The Poor UX/UI of Major Cloud Providers: ECS/VMs Management

The user experience of major cloud providers is surprisingly poor, especially when it comes to basic VM/instance management. Here are some major pain points I've encountered:

1. Complex Regional Segregation (AWS) - Instances are strictly segregated by regions - No unified view to manage instances across all regions by default (Need specific queries just to get a global view) - Sometimes you lose track of which region your instances are in

2. Instance Metadata Management is Unnecessarily Difficult - Can't easily rename instances (Google Cloud requires shutdown and restart) - No automatic tracking of which IAM account created the instance - Limited ability to add notes or tags for running services - When an instance runs multiple services (e.g., "service-A" actually running A, B, and C), there's no easy way to update its name or add proper documentation - Have to maintain external documentation to track what's running where - Need to SSH and check screen/tmux sessions to see what's actually running

3. SSH Key Management Issues (especially Google Cloud) - Can't properly manage SSH public keys - No ability to add descriptions to keys - Can only see a list of root public keys without context - No tracking of who added which key - No "last used" timestamp (unlike GitHub which handles this well)

I do use serverless solutions like Lambda/Cloud Functions and Firebase, but there are always cases where you need ECS/VMs.

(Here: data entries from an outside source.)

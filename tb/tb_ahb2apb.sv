// tb_ahb2apb: AHB-Lite single transfers through the bridge to four APB slave
// models (slot 2 with two wait states, slot 3 with an error register).
// Checks write and read data per slot, the slave select decoding, the 4-clock
// write latency with a zero-wait slave, wait-state stretching, the two-cycle
// ERROR response for PSLVERR and for an unmapped slot, back-to-back
// transfers and APB signal stability.
module tb_ahb2apb;
  import olt_pkg::*;
  localparam int NSLV = 4;
  logic clk = 0, rst_n = 0;
  logic hsel = 0, hwrite = 0;
  logic [31:0] haddr = '0, hwdata = '0, hrdata;
  logic [1:0] htrans = '0;
  logic hready_out, hresp;
  apb_req_t apb_req [NSLV];
  apb_rsp_t apb_rsp [NSLV];
  int checks = 0, failures = 0;

  ahb2apb #(.NSLV(NSLV), .SLOT_BITS(8)) dut (
    .clk, .rst_n, .hsel, .haddr, .htrans, .hwrite, .hwdata, .hready_in(hready_out),
    .hready_out, .hresp, .hrdata, .apb_req, .apb_rsp
  );
  apb_slave_model #(.WAIT(0), .INIT(32'h1000_0000)) s0 (.clk, .req(apb_req[0]), .rsp(apb_rsp[0]));
  apb_slave_model #(.WAIT(0), .INIT(32'h2000_0000)) s1 (.clk, .req(apb_req[1]), .rsp(apb_rsp[1]));
  apb_slave_model #(.WAIT(2), .INIT(32'h3000_0000)) s2 (.clk, .req(apb_req[2]), .rsp(apb_rsp[2]));
  apb_slave_model #(.WAIT(0), .INIT(32'h4000_0000), .ERR_ADDR(12'h0FC)) s3 (.clk, .req(apb_req[3]), .rsp(apb_rsp[3]));

  always #5 clk = ~clk;

  initial begin
    #500000;
    failures++;
    $display("TB_RESULT checks=%0d failures=%0d", checks, failures);
    $finish;
  end

  task automatic check(bit c, string msg);
    checks++;
    if (!c) begin failures++; $display("FAIL: %s", msg); end
  endtask

  // one AHB single transfer; returns read data, error flag and clock count
  // from the address phase edge to the edge that ends the data phase
  task automatic ahb(logic wr, logic [31:0] a, logic [31:0] wd,
                     output logic [31:0] rd, output logic err, output int cyc);
    @(negedge clk);
    hsel = 1; htrans = 2'b10; hwrite = wr; haddr = a;
    @(posedge clk); while (!hready_out) @(posedge clk);
    cyc = 1;
    @(negedge clk);
    hsel = 0; htrans = 2'b00; hwdata = wd;
    err = 0;
    @(posedge clk); cyc++;
    while (!hready_out) begin
      if (hresp) err = 1;
      @(posedge clk); cyc++;
    end
    if (hresp) err = 1;
    rd = hrdata;
  endtask

  initial begin
    logic [31:0] d;
    logic e;
    int c;
    repeat (3) @(posedge clk);
    rst_n = 1;
    ahb(1, 32'h8000_0010, 32'hCAFE_0001, d, e, c);
    check(!e && c == 4, $sformatf("write slot 0: err=%0d clocks=%0d", e, c));
    check(s0.regs[4] == 32'hCAFE_0001 && s1.regs[4] == 32'h2000_0004, "only slot 0 written");
    ahb(0, 32'h8000_0010, 0, d, e, c);
    check(!e && d == 32'hCAFE_0001, $sformatf("read slot 0: %h", d));
    ahb(0, 32'h8000_0104, 0, d, e, c);
    check(!e && d == 32'h2000_0001, $sformatf("read slot 1: %h", d));
    ahb(1, 32'h8000_0208, 32'h0BAD_F00D, d, e, c);
    check(!e && c == 6, $sformatf("two wait states stretch the write to %0d clocks", c));
    check(s2.regs[2] == 32'h0BAD_F00D, "slot 2 written");
    ahb(0, 32'h8000_0208, 0, d, e, c);
    check(!e && d == 32'h0BAD_F00D, "read slot 2");
    ahb(1, 32'h8000_03FC, 32'h1, d, e, c);
    check(e, "PSLVERR gives AHB ERROR");
    check(s3.regs[63] == 32'h4000_003F, "errored write not stored");
    ahb(0, 32'h8000_0500, 0, d, e, c);
    check(e, "unmapped slot gives AHB ERROR");
    // random traffic against a shadow model
    for (int n = 0; n < 200; n++) begin
      logic [1:0] s;
      logic [5:0] r;
      logic [31:0] v;
      s = 2'($urandom % 3);
      r = 6'($urandom % 63);
      v = $urandom;
      ahb(1, {20'h80000, 2'b00, s, r, 2'b00}, v, d, e, c);
      ahb(0, {20'h80000, 2'b00, s, r, 2'b00}, 0, d, e, c);
      check(!e && d == v, $sformatf("random slot %0d reg %0d", s, r));
    end
    check(s0.violations + s1.violations + s2.violations + s3.violations == 0, "APB signals stable");
    check(s0.transfers > 0 && s1.transfers > 0 && s2.transfers > 0 && s3.transfers > 0, "all slots reached");
    $display("TB_RESULT checks=%0d failures=%0d", checks, failures);
    $finish;
  end
endmodule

These basic UX issues make daily operations unnecessarily complicated.

What's your experience with cloud providers' UI/UX? Have you found any good solutions to these problems?

14 points | by Brandon_Chen 64 days ago

4 comments

  • elawler24 64 days ago
    This reminds me of Cloudflare's focus on the innovator's solution and how they justified competing against giants like AWS and Google. They created a new market focused on startup adoption, based on ease of adoption and more reasonable costs (free egress fees on R2 for example, to reduce data lock-in concerns).

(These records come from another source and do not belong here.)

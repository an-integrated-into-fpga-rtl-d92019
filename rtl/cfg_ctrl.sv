// cfg_ctrl: transceiver configuration controller.
//
// Gives software one place to set the tunable parameters of every
// transceiver channel: transmitter swing, pre-emphasis and common mode,
// receiver equalizer, decision feedback equalizer, gain, common mode and
// termination, and the CDR eye-scan sampling offset (1/32 UI steps) used for
// bath-tub scans. Software writes a shadow set over APB, selects a channel
// (or all channels) and issues APPLY; the shadow is copied into the applied
// settings of the target channels and their cfg_req raised. Each cfg_req
// stays high until the transceiver's reconfiguration logic answers cfg_ack.
// APPLY is ignored while any request is pending (STATUS busy).
//
// Register map (byte offsets):
//   0x00 SEL    rw [3:0] channel  [8] broadcast to all channels
//   0x04 TX     rw [2:0] vod  [7:3] pre-emphasis  [9:8] common mode   (shadow)
//   0x08 RX     rw [3:0] eq  [4] dfe_en  [7:5] gain  [9:8] vcm  [11:10] term (shadow)
//   0x0C EYE    rw [5:0] phase (signed)  [8] eye-scan enable          (shadow)
//   0x10 CMD    w  [0] apply;  r [0] busy
//   0x14/0x18/0x1C r applied TX / RX / EYE of the selected channel
// The parameter list follows the system description; field widths, register
// layout and the req/ack handshake are this design's choices.
module cfg_ctrl
  import olt_pkg::*;
#(
  parameter int NCH = 12
) (
  input  logic      clk,
  input  logic      rst_n,
  input  apb_req_t  apb_req,
  output apb_rsp_t  apb_rsp,
  output xcvr_cfg_t cfg     [NCH],
  output logic [NCH-1:0] cfg_req,
  input  logic [NCH-1:0] cfg_ack
);

  logic [3:0] sel;
  logic       bcast;
  xcvr_cfg_t  shadow, cur;
  logic       busy;

  wire wr = apb_req.psel && apb_req.penable && apb_req.pwrite;

  assign busy = |cfg_req;
  always_comb cur = (32'(sel) < NCH) ? cfg[sel] : '0;

  always_ff @(posedge clk) begin
    if (!rst_n) begin
      sel     <= '0;
      bcast   <= 1'b0;
      shadow  <= '0;
      cfg_req <= '0;
      for (int i = 0; i < NCH; i++) cfg[i] <= '0;
    end else begin
      cfg_req <= cfg_req & ~cfg_ack;
      if (wr) begin
        case (apb_req.paddr[7:0])
          8'h00: begin
            sel   <= apb_req.pwdata[3:0];
            bcast <= apb_req.pwdata[8];
          end
          8'h04: begin
            shadow.tx_vod    <= apb_req.pwdata[2:0];
            shadow.tx_preemp <= apb_req.pwdata[7:3];
            shadow.tx_vcm    <= apb_req.pwdata[9:8];
          end
          8'h08: begin
            shadow.rx_eq     <= apb_req.pwdata[3:0];
            shadow.rx_dfe_en <= apb_req.pwdata[4];
            shadow.rx_gain   <= apb_req.pwdata[7:5];
            shadow.rx_vcm    <= apb_req.pwdata[9:8];
            shadow.rx_term   <= apb_req.pwdata[11:10];
          end
          8'h0C: begin
            shadow.eye_phase <= apb_req.pwdata[5:0];
            shadow.eye_en    <= apb_req.pwdata[8];
          end
          8'h10: if (apb_req.pwdata[0] && !busy) begin
            for (int i = 0; i < NCH; i++) begin
              if (bcast || 32'(sel) == i) begin
                cfg[i]     <= shadow;
                cfg_req[i] <= 1'b1;
              end
            end
          end
          default: ;
        endcase
      end
    end
  end

  function automatic logic [31:0] tx_word(xcvr_cfg_t c);
    return {22'd0, c.tx_vcm, c.tx_preemp, c.tx_vod};
  endfunction
  function automatic logic [31:0] rx_word(xcvr_cfg_t c);
    return {20'd0, c.rx_term, c.rx_vcm, c.rx_gain, c.rx_dfe_en, c.rx_eq};
  endfunction
  function automatic logic [31:0] eye_word(xcvr_cfg_t c);
    return {23'd0, c.eye_en, 2'b0, c.eye_phase};
  endfunction

  always_comb begin
    apb_rsp.pready  = 1'b1;
    apb_rsp.pslverr = 1'b0;
    apb_rsp.prdata  = '0;
    case (apb_req.paddr[7:0])
      8'h00: apb_rsp.prdata = {23'd0, bcast, 4'd0, sel};
      8'h04: apb_rsp.prdata = tx_word(shadow);
      8'h08: apb_rsp.prdata = rx_word(shadow);
      8'h0C: apb_rsp.prdata = eye_word(shadow);
      8'h10: apb_rsp.prdata = {31'd0, busy};
      8'h14: apb_rsp.prdata = tx_word(cur);
      8'h18: apb_rsp.prdata = rx_word(cur);
      8'h1C: apb_rsp.prdata = eye_word(cur);
      default: apb_rsp.pslverr = apb_req.psel;
    endcase
  end

  // handshake rule: a request stays up until its acknowledge
  for (genvar i = 0; i < NCH; i++) begin : g_hs
    a_req_held: assert property (@(posedge clk) disable iff (!rst_n)
      (cfg_req[i] && !cfg_ack[i]) |=> cfg_req[i]);
  end

endmodule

    Detailed article from Stratechery here that's worth a read - https://stratechery.com/2021/cloudflares-disruption/

  • aristofun 64 days ago
    Always follow the money.

    There is no incentive to care about UX.

    Companies (i.e. executives, owners) are customers of cloud providers (not devops/devs) - they don't work in its UI => they don't care about it.

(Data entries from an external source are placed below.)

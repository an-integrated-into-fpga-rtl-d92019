// tb_cfg_ctrl: programs transmitter, receiver and eye-scan settings over APB,
// applies them to single channels and to all channels, and checks the
// applied settings, the readback registers, the req/ack handshake (request
// held until acknowledged, busy while pending, APPLY ignored while busy) and
// that other channels are left untouched.
module tb_cfg_ctrl;
  import olt_pkg::*;
  localparam int NCH = 12;
  logic clk = 0, rst_n = 0;
  apb_req_t apb_req = '0;
  apb_rsp_t apb_rsp;
  xcvr_cfg_t cfg [NCH];
  logic [NCH-1:0] cfg_req, cfg_ack = '0;
  int checks = 0, failures = 0;
  logic last_err;

  cfg_ctrl #(.NCH(NCH)) dut (.*);

  always #5 clk = ~clk;

  initial begin
    #200000;
    failures++;
    $display("TB_RESULT checks=%0d failures=%0d", checks, failures);
    $finish;
  end

  task automatic check(bit c, string msg);
    checks++;
    if (!c) begin failures++; $display("FAIL: %s", msg); end
  endtask

  task automatic apb_write(logic [11:0] a, logic [31:0] d);
    @(negedge clk);
    apb_req.paddr = a; apb_req.pwdata = d; apb_req.pwrite = 1; apb_req.psel = 1; apb_req.penable = 0;
    @(negedge clk);
    apb_req.penable = 1;
    @(posedge clk); while (!apb_rsp.pready) @(posedge clk);
    @(negedge clk);
    apb_req.psel = 0; apb_req.penable = 0;
  endtask

  task automatic apb_read(logic [11:0] a, output logic [31:0] d);
    @(negedge clk);
    apb_req.paddr = a; apb_req.pwrite = 0; apb_req.psel = 1; apb_req.penable = 0;
    @(negedge clk);
    apb_req.penable = 1;
    #1; while (!apb_rsp.pready) begin @(negedge clk); #1; end
    d = apb_rsp.prdata;
    last_err = apb_rsp.pslverr;
    @(negedge clk);
    apb_req.psel = 0; apb_req.penable = 0;
  endtask

  task automatic ack(int ch);
    @(negedge clk); cfg_ack[ch] = 1;
    @(negedge clk); cfg_ack[ch] = 0;
  endtask

  initial begin
    logic [31:0] d;
    repeat (3) @(posedge clk);
    rst_n = 1;
    // channel 5: vod 5, preemp 17, vcm 2; eq 9, dfe 1, gain 3, vcm 1, term 2; phase -7, eye on
    apb_write(12'h000, 32'd5);
    apb_write(12'h004, {22'd0, 2'd2, 5'd17, 3'd5});
    apb_write(12'h008, {20'd0, 2'd2, 2'd1, 3'd3, 1'b1, 4'd9});
    apb_write(12'h00C, {23'd0, 1'b1, 2'b0, 6'(-7)});
    apb_read(12'h004, d); check(d == {22'd0, 2'd2, 5'd17, 3'd5}, "shadow TX readback");
    apb_read(12'h014, d); check(d == 0, "channel 5 not applied yet");
    apb_write(12'h010, 32'd1);
    check(cfg_req == 12'b0000_0010_0000, $sformatf("req on channel 5 only: %b", cfg_req));
    check(cfg[5].tx_vod == 5 && cfg[5].tx_preemp == 17 && cfg[5].tx_vcm == 2, "ch5 tx fields");
    check(cfg[5].rx_eq == 9 && cfg[5].rx_dfe_en && cfg[5].rx_gain == 3 && cfg[5].rx_vcm == 1 &&
          cfg[5].rx_term == 2, "ch5 rx fields");
    check(cfg[5].eye_en && cfg[5].eye_phase == -7, "ch5 eye fields");
    check(cfg[4] == '0 && cfg[6] == '0, "neighbours untouched");
    apb_read(12'h010, d); check(d[0], "busy while request pending");
    repeat (5) @(posedge clk);
    check(cfg_req[5], "request held until ack");
    // APPLY while busy is ignored
    apb_write(12'h000, 32'd6);
    apb_write(12'h010, 32'd1);
    check(cfg_req[6] == 0 && cfg[6] == '0, "apply ignored while busy");
    ack(5);
    #1;
    check(cfg_req == '0, "request dropped on ack");
    apb_read(12'h010, d); check(!d[0], "not busy after ack");
    apb_write(12'h000, 32'd5);
    apb_read(12'h01C, d); check(d == {23'd0, 1'b1, 2'b0, 6'(-7)}, "applied EYE readback ch5");
    apb_read(12'h018, d); check(d == {20'd0, 2'd2, 2'd1, 3'd3, 1'b1, 4'd9}, "applied RX readback ch5");
    // broadcast phase +16 to all channels
    apb_write(12'h00C, {23'd0, 1'b1, 2'b0, 6'd16});
    apb_write(12'h000, 32'h100);
    apb_write(12'h010, 32'd1);
    check(cfg_req == '1, "broadcast requests every channel");
    for (int i = 0; i < NCH; i++) check(cfg[i].eye_phase == 16, $sformatf("ch%0d phase 16", i));
    for (int i = 0; i < NCH; i++) begin
      ack(i);
      #1;
      check(cfg_req == NCH'(~((1 << (i + 1)) - 1)) , $sformatf("ack %0d clears its request only", i));
    end
    apb_read(12'h040, d); check(last_err == 1, "unmapped offset answers PSLVERR");
    apb_read(12'h000, d); check(last_err == 0 && d == 32'h100, "SEL readback, no error");
    $display("TB_RESULT checks=%0d failures=%0d", checks, failures);
    $finish;
  end
endmodule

    b2b products virtually always have terrible UX for that reason, even in competitive markets (UX is rarely an important competitive advantage)

    • wildrhythms 64 days ago
      I work in front end and this is true. We have decades-old top feature requests, and we were told (by people far above my level) in January to only work on shipping a bunch of hairbrained AI features.
      • aristofun 64 days ago
        Also that is why frontend engs salaries are often lower, despite the job being generally harder
  • GenerWork 64 days ago
    I realize this wasn't your intent, but thank you for highlighting how important it is for companies to fund a UX team, and then allow said team to interact with customers to identify and fix issues like this.
  • deathanatos 64 days ago
    Oh, it's terrible.

    Azure, last I knew, required RSA SSH keys. (Attempting to give a new VM an ed25519 key just fails.)

    GCP's project switcher … like why can't I just search by project name? Instead, it only searches the current org, and unfortunately, my org uses multiple GCP orgs, so I'm all day switching between orgs in the project switcher.

    GCP: I have no idea what the deal with the sidebar is, or why it died. The search box is okay, but why can't services be just preloaded, and the search done locally? Nuanced search through docs might require an AJAX, okay, but "clusters" should match GKE instantly.

    GCP: IAM won't show inherited permissions if you don't have getIamPolicy on the thing that the perm inherits from. This can result in weird situations where, e.g., you have editor on a project, but it won't show up in IAM.

    GCP: I swear the API cannot decide if it's a "region" or a "location".

    GCP and Azure: various UI processes will create multiple objects, and it's not clear that that's what is happening. In the long run, this hampers a user understanding how the various bits all fit together.

    GCP: some objects require other objects. I hate hitting this, as GCP's UI will refuse to validate the form, as it sees the field with the dependent object being empty. But GCP's UI won't let you enter anything into the field, either, because it's a drop-down combo box, and it only loads its values when the page does. So even if you pop into a new tab, build the dependent object, you can't add that new object to the form without reloading the page, which wipes the form. This makes filling in the UI O(n²). Literally, I've had my RSI flare up on these forms when they have 3, 4 of these.

    Azure: the portal will redirect/reload like 8 times during log in. What on earth. Also, their "SSO" seems to have forgotten what the first "S" stands for. Then, 2FA requires unlocking a phone, and entering a code. Their 2FA app has a terrible delay between prompting you, and surfacing the keyboard. Add to that that the login sequence has a short timeout, and sometimes you can miss the window just trying to complete the 2FA flow fast enough.

    GCP is my current cloud, so while there's probably more quips here for them, it's just because I'm using them. Out of the big 3 (AWS, Azure, GCP) I actually think they're alright. Either #1 or #2.

    … most of these clouds have no material means of issue tracking, so quality issues shouldn't really be that shocking. There's no way to bug report it! (And no, Azure, some dinky "feedback portal" where I can upvote at most 3 bugs … is not a bug tracker. Customer support portal != a bug tracker, either.)